**Material for the task**
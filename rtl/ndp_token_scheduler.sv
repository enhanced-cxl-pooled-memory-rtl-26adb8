// ndp_token_scheduler: best-effort admission of look-ahead NDP tasks (the
// feature interaction scheduler of the pooled-memory device).
//
// Hosts offload the sparse-only feature interaction of cold embeddings to
// the device, but must never wait for it: a task the device will not take
// is refused at once and the host computes it locally.  Admission rules:
//   * Each host holds a small token budget (1..TOK_CAP) that bounds its
//     outstanding tasks; a token is taken on grant and returned when the
//     host has read the result (rel_*).  No token -> refused.
//   * A request is granted with probability (QDEPTH - depth) / QDEPTH,
//     depth being the current task-queue occupancy, so hosts back off
//     naturally under contention; a full queue refuses everything.
//   * Host feedback adapts the budget: a result that arrived late lowers it
//     by one, one that arrived early and was consumed raises it by one, up
//     to TOK_CAP.
// Granted tasks wait in a FIFO and are dispatched to the first idle NDP
// unit.  The rules are the document's; reading "in proportion to observed
// queue depth" as a grant probability falling linearly with depth, the
// LFSR, the FIFO and all sizes are this design's choices.
//
// Interface: per host, req_valid/req_ready with a task descriptor; one cycle
// after acceptance resp_valid with resp_grant (1 = taken, 0 = compute
// locally) and resp_slot (the token, which also names the result slot).
// done_mask pulses the slots whose results were written.  Towards the
// units: one-hot unit_start with a shared descriptor/tag bus.
module ndp_token_scheduler #(
  parameter int unsigned NUM_HOSTS = 8,
  parameter int unsigned TOK_CAP   = 4,
  parameter int unsigned QDEPTH    = 16,
  parameter int unsigned NUM_UNITS = 32,
  parameter int unsigned DESC_W    = 832,
  localparam int unsigned HW   = (NUM_HOSTS > 1) ? $clog2(NUM_HOSTS) : 1,
  localparam int unsigned KW   = (TOK_CAP > 1) ? $clog2(TOK_CAP) : 1,
  localparam int unsigned QW   = $clog2(QDEPTH),
  localparam int unsigned UW   = (NUM_UNITS > 1) ? $clog2(NUM_UNITS) : 1,
  localparam int unsigned TAG_W = HW + KW
) (
  input  logic                 clk,
  input  logic                 rst_n,
  // task requests from the hosts
  input  logic [NUM_HOSTS-1:0] req_valid,
  output logic [NUM_HOSTS-1:0] req_ready,
  input  logic [DESC_W-1:0]    req_desc [NUM_HOSTS],
  output logic [NUM_HOSTS-1:0] resp_valid,
  output logic [NUM_HOSTS-1:0] resp_grant,
  output logic [KW-1:0]        resp_slot [NUM_HOSTS],
  // completion, result consumption and lateness feedback
  output logic [TOK_CAP-1:0]   done_mask [NUM_HOSTS],
  input  logic [NUM_HOSTS-1:0] rel_valid,
  input  logic [KW-1:0]        rel_slot [NUM_HOSTS],
  input  logic [NUM_HOSTS-1:0] fb_valid,
  input  logic [NUM_HOSTS-1:0] fb_late,
  output logic [KW:0]          budget [NUM_HOSTS],
  // NDP units
  input  logic [NUM_UNITS-1:0] unit_idle,
  output logic [NUM_UNITS-1:0] unit_start,
  output logic [DESC_W-1:0]    unit_desc,
  output logic [TAG_W-1:0]     unit_tag,
  input  logic [NUM_UNITS-1:0] unit_done,
  input  logic [TAG_W-1:0]     unit_done_tag [NUM_UNITS],
  // status
  output logic [QW:0]          depth,
  output logic [31:0]          n_granted,
  output logic [31:0]          n_refused
);

  typedef struct packed {
    logic [TAG_W-1:0]  tag;
    logic [DESC_W-1:0] desc;
  } task_t;

  task_t              q [QDEPTH];
  logic [QW-1:0]      q_rd, q_wr;
  logic [TOK_CAP-1:0] tok [NUM_HOSTS];
  logic [HW-1:0]      last;
  logic [15:0]        lfsr;

  // round-robin pick among requesting hosts
  logic          sel_ok;
  logic [HW-1:0] sel;
  always_comb begin
    sel_ok = 1'b0; sel = '0;
    for (int k = 1; k <= NUM_HOSTS; k++) begin
      int h;
      h = (int'(last) + k) % NUM_HOSTS;
      if (req_valid[h] && !sel_ok) begin sel_ok = 1'b1; sel = HW'(h); end
    end
    req_ready = '0;
    if (sel_ok) req_ready[sel] = 1'b1;
  end

  // token and queue checks for the selected host
  logic          tok_ok, grant;
  logic [KW-1:0] free_tok;
  logic [KW:0]   used;
  always_comb begin
    tok_ok = 1'b0; free_tok = '0; used = '0;
    for (int k = 0; k < TOK_CAP; k++) if (tok[sel][k]) used = used + 1'b1;
    for (int k = TOK_CAP - 1; k >= 0; k--) if (!tok[sel][k]) free_tok = KW'(k);
    tok_ok = (used < budget[sel]);
    grant  = sel_ok && tok_ok && (int'(depth) < QDEPTH) &&
             ((QW+1)'(lfsr[QW-1:0]) >= depth);
  end

  // dispatch to the first idle unit
  logic          disp_ok;
  logic [UW-1:0] disp_u;
  always_comb begin
    disp_ok = 1'b0; disp_u = '0;
    for (int u = NUM_UNITS - 1; u >= 0; u--) if (unit_idle[u]) begin disp_ok = 1'b1; disp_u = UW'(u); end
    disp_ok   = disp_ok && (depth != '0);
    unit_start = '0;
    if (disp_ok) unit_start[disp_u] = 1'b1;
  end
  assign unit_desc = q[q_rd].desc;
  assign unit_tag  = q[q_rd].tag;

  always_ff @(posedge clk or negedge rst_n) begin
    if (!rst_n) begin
      q_rd <= '0; q_wr <= '0; depth <= '0; last <= HW'(NUM_HOSTS - 1);
      lfsr <= 16'hACE1; n_granted <= '0; n_refused <= '0;
      resp_valid <= '0; resp_grant <= '0;
      for (int h = 0; h < NUM_HOSTS; h++) begin
        tok[h] <= '0; budget[h] <= (KW+1)'(TOK_CAP); resp_slot[h] <= '0; done_mask[h] <= '0;
      end
      for (int e = 0; e < QDEPTH; e++) q[e] <= '0;
    end else begin
      lfsr <= {lfsr[14:0], lfsr[15] ^ lfsr[13] ^ lfsr[12] ^ lfsr[10]};
      resp_valid <= '0;
      resp_grant <= '0;
      for (int h = 0; h < NUM_HOSTS; h++) begin
        done_mask[h] <= '0;
        if (rel_valid[h]) tok[h][rel_slot[h]] <= 1'b0;
        if (fb_valid[h]) begin
          if (fb_late[h]) begin
            if (budget[h] > (KW+1)'(1)) budget[h] <= budget[h] - 1'b1;
          end else if (budget[h] < (KW+1)'(TOK_CAP)) budget[h] <= budget[h] + 1'b1;
        end
      end
      for (int u = 0; u < NUM_UNITS; u++)
        if (unit_done[u])
          done_mask[unit_done_tag[u][TAG_W-1 -: HW]][unit_done_tag[u][KW-1:0]] <= 1'b1;
      if (sel_ok) begin
        last            <= sel;
        resp_valid[sel] <= 1'b1;
        resp_grant[sel] <= grant;
        resp_slot[sel]  <= free_tok;
        if (grant) begin
          tok[sel][free_tok] <= 1'b1;
          q[q_wr]            <= '{tag: {sel, free_tok}, desc: req_desc[sel]};
          q_wr               <= (int'(q_wr) == QDEPTH - 1) ? '0 : q_wr + 1'b1;
          n_granted          <= n_granted + 32'd1;
        end else n_refused <= n_refused + 32'd1;
      end
      if (disp_ok) q_rd <= (int'(q_rd) == QDEPTH - 1) ? '0 : q_rd + 1'b1;
      depth <= depth + (QW+1)'(grant) - (QW+1)'(disp_ok);
    end
  end

  a_depth: assert property (@(posedge clk) disable iff (!rst_n) int'(depth) <= QDEPTH);

endmodule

**Exercise objective**
Your reply must reproduce all records above exactly.

**Answer for this exercise**
filename rtl/ndp_token_scheduler.sv
repository enhanced-cxl-pooled-memory-rtl-26adb8
// ndp_token_scheduler: best-effort admission of look-ahead NDP tasks (the
// feature interaction scheduler of the pooled-memory device).
//
// Hosts offload the sparse-only feature interaction of cold embeddings to
// the device, but must never wait for it: a task the device will not take
// is refused at once and the host computes it locally.  Admission rules:
//   * Each host holds a small token budget (1..TOK_CAP) that bounds its
//     outstanding tasks; a token is taken on grant and returned when the
//     host has read the result (rel_*).  No token -> refused.
//   * A request is granted with probability (QDEPTH - depth) / QDEPTH,
//     depth being the current task-queue occupancy, so hosts back off
//     naturally under contention; a full queue refuses everything.
//   * Host feedback adapts the budget: a result that arrived late lowers it
//     by one, one that arrived early and was consumed raises it by one, up
//     to TOK_CAP.
// Granted tasks wait in a FIFO and are dispatched to the first idle NDP
// unit.  The rules are the document's; reading "in proportion to observed
// queue depth" as a grant probability falling linearly with depth, the
// LFSR, the FIFO and all sizes are this design's choices.
//
// Interface: per host, req_valid/req_ready with a task descriptor; one cycle
// after acceptance resp_valid with resp_grant (1 = taken, 0 = compute
// locally) and resp_slot (the token, which also names the result slot).
// done_mask pulses the slots whose results were written.  Towards the
// units: one-hot unit_start with a shared descriptor/tag bus.
module ndp_token_scheduler #(
  parameter int unsigned NUM_HOSTS = 8,
  parameter int unsigned TOK_CAP   = 4,
  parameter int unsigned QDEPTH    = 16,
  parameter int unsigned NUM_UNITS = 32,
  parameter int unsigned DESC_W    = 832,
  localparam int unsigned HW   = (NUM_HOSTS > 1) ? $clog2(NUM_HOSTS) : 1,
  localparam int unsigned KW   = (TOK_CAP > 1) ? $clog2(TOK_CAP) : 1,
  localparam int unsigned QW   = $clog2(QDEPTH),
  localparam int unsigned UW   = (NUM_UNITS > 1) ? $clog2(NUM_UNITS) : 1,
  localparam int unsigned TAG_W = HW + KW
) (
  input  logic                 clk,
  input  logic                 rst_n,
  // task requests from the hosts
  input  logic [NUM_HOSTS-1:0] req_valid,
  output logic [NUM_HOSTS-1:0] req_ready,
  input  logic [DESC_W-1:0]    req_desc [NUM_HOSTS],
  output logic [NUM_HOSTS-1:0] resp_valid,
  output logic [NUM_HOSTS-1:0] resp_grant,
  output logic [KW-1:0]        resp_slot [NUM_HOSTS],
  // completion, result consumption and lateness feedback
  output logic [TOK_CAP-1:0]   done_mask [NUM_HOSTS],
  input  logic [NUM_HOSTS-1:0] rel_valid,
  input  logic [KW-1:0]        rel_slot [NUM_HOSTS],
  input  logic [NUM_HOSTS-1:0] fb_valid,
  input  logic [NUM_HOSTS-1:0] fb_late,
  output logic [KW:0]          budget [NUM_HOSTS],
  // NDP units
  input  logic [NUM_UNITS-1:0] unit_idle,
  output logic [NUM_UNITS-1:0] unit_start,
  output logic [DESC_W-1:0]    unit_desc,
  output logic [TAG_W-1:0]     unit_tag,
  input  logic [NUM_UNITS-1:0] unit_done,
  input  logic [TAG_W-1:0]     unit_done_tag [NUM_UNITS],
  // status
  output logic [QW:0]          depth,
  output logic [31:0]          n_granted,
  output logic [31:0]          n_refused
);

  typedef struct packed {
    logic [TAG_W-1:0]  tag;
    logic [DESC_W-1:0] desc;
  } task_t;

  task_t              q [QDEPTH];
  logic [QW-1:0]      q_rd, q_wr;
  logic [TOK_CAP-1:0] tok [NUM_HOSTS];
  logic [HW-1:0]      last;
  logic [15:0]        lfsr;

  // round-robin pick among requesting hosts
  logic          sel_ok;
  logic [HW-1:0] sel;
  always_comb begin
    sel_ok = 1'b0; sel = '0;
    for (int k = 1; k <= NUM_HOSTS; k++) begin
      int h;
      h = (int'(last) + k) % NUM_HOSTS;
      if (req_valid[h] && !sel_ok) begin sel_ok = 1'b1; sel = HW'(h); end
    end
    req_ready = '0;
    if (sel_ok) req_ready[sel] = 1'b1;
  end

  // token and queue checks for the selected host
  logic          tok_ok, grant;
  logic [KW-1:0] free_tok;
  logic [KW:0]   used;
  always_comb begin
    tok_ok = 1'b0; free_tok = '0; used = '0;
    for (int k = 0; k < TOK_CAP; k++) if (tok[sel][k]) used = used + 1'b1;
    for (int k = TOK_CAP - 1; k >= 0; k--) if (!tok[sel][k]) free_tok = KW'(k);
    tok_ok = (used < budget[sel]);
    grant  = sel_ok && tok_ok && (int'(depth) < QDEPTH) &&
             ((QW+1)'(lfsr[QW-1:0]) >= depth);
  end

  // dispatch to the first idle unit
  logic          disp_ok;
  logic [UW-1:0] disp_u;
  always_comb begin
    disp_ok = 1'b0; disp_u = '0;
    for (int u = NUM_UNITS - 1; u >= 0; u--) if (unit_idle[u]) begin disp_ok = 1'b1; disp_u = UW'(u); end
    disp_ok   = disp_ok && (depth != '0);
    unit_start = '0;
    if (disp_ok) unit_start[disp_u] = 1'b1;
  end
  assign unit_desc = q[q_rd].desc;
  assign unit_tag  = q[q_rd].tag;

  always_ff @(posedge clk or negedge rst_n) begin
    if (!rst_n) begin
      q_rd <= '0; q_wr <= '0; depth <= '0; last <= HW'(NUM_HOSTS - 1);
      lfsr <= 16'hACE1; n_granted <= '0; n_refused <= '0;
      resp_valid <= '0; resp_grant <= '0;
      for (int h = 0; h < NUM_HOSTS; h++) begin
        tok[h] <= '0; budget[h] <= (KW+1)'(TOK_CAP); resp_slot[h] <= '0; done_mask[h] <= '0;
      end
      for (int e = 0; e < QDEPTH; e++) q[e] <= '0;
    end else begin
      lfsr <= {lfsr[14:0], lfsr[15] ^ lfsr[13] ^ lfsr[12] ^ lfsr[10]};
      resp_valid <= '0;
      resp_grant <= '0;
      for (int h = 0; h < NUM_HOSTS; h++) begin
        done_mask[h] <= '0;
        if (rel_valid[h]) tok[h][rel_slot[h]] <= 1'b0;
        if (fb_valid[h]) begin
          if (fb_late[h]) begin
            if (budget[h] > (KW+1)'(1)) budget[h] <= budget[h] - 1'b1;
          end else if (budget[h] < (KW+1)'(TOK_CAP)) budget[h] <= budget[h] + 1'b1;
        end
      end
      for (int u = 0; u < NUM_UNITS; u++)
        if (unit_done[u])
          done_mask[unit_done_tag[u][TAG_W-1 -: HW]][unit_done_tag[u][KW-1:0]] <= 1'b1;
      if (sel_ok) begin
        last            <= sel;
        resp_valid[sel] <= 1'b1;
        resp_grant[sel] <= grant;
        resp_slot[sel]  <= free_tok;
        if (grant) begin
          tok[sel][free_tok] <= 1'b1;
          q[q_wr]            <= '{tag: {sel, free_tok}, desc: req_desc[sel]};
          q_wr               <= (int'(q_wr) == QDEPTH - 1) ? '0 : q_wr + 1'b1;
          n_granted          <= n_granted + 32'd1;
        end else n_refused <= n_refused + 32'd1;
      end
      if (disp_ok) q_rd <= (int'(q_rd) == QDEPTH - 1) ? '0 : q_rd + 1'b1;
      depth <= depth + (QW+1)'(grant) - (QW+1)'(disp_ok);
    end
  end

  a_depth: assert property (@(posedge clk) disable iff (!rst_n) int'(depth) <= QDEPTH);

endmodule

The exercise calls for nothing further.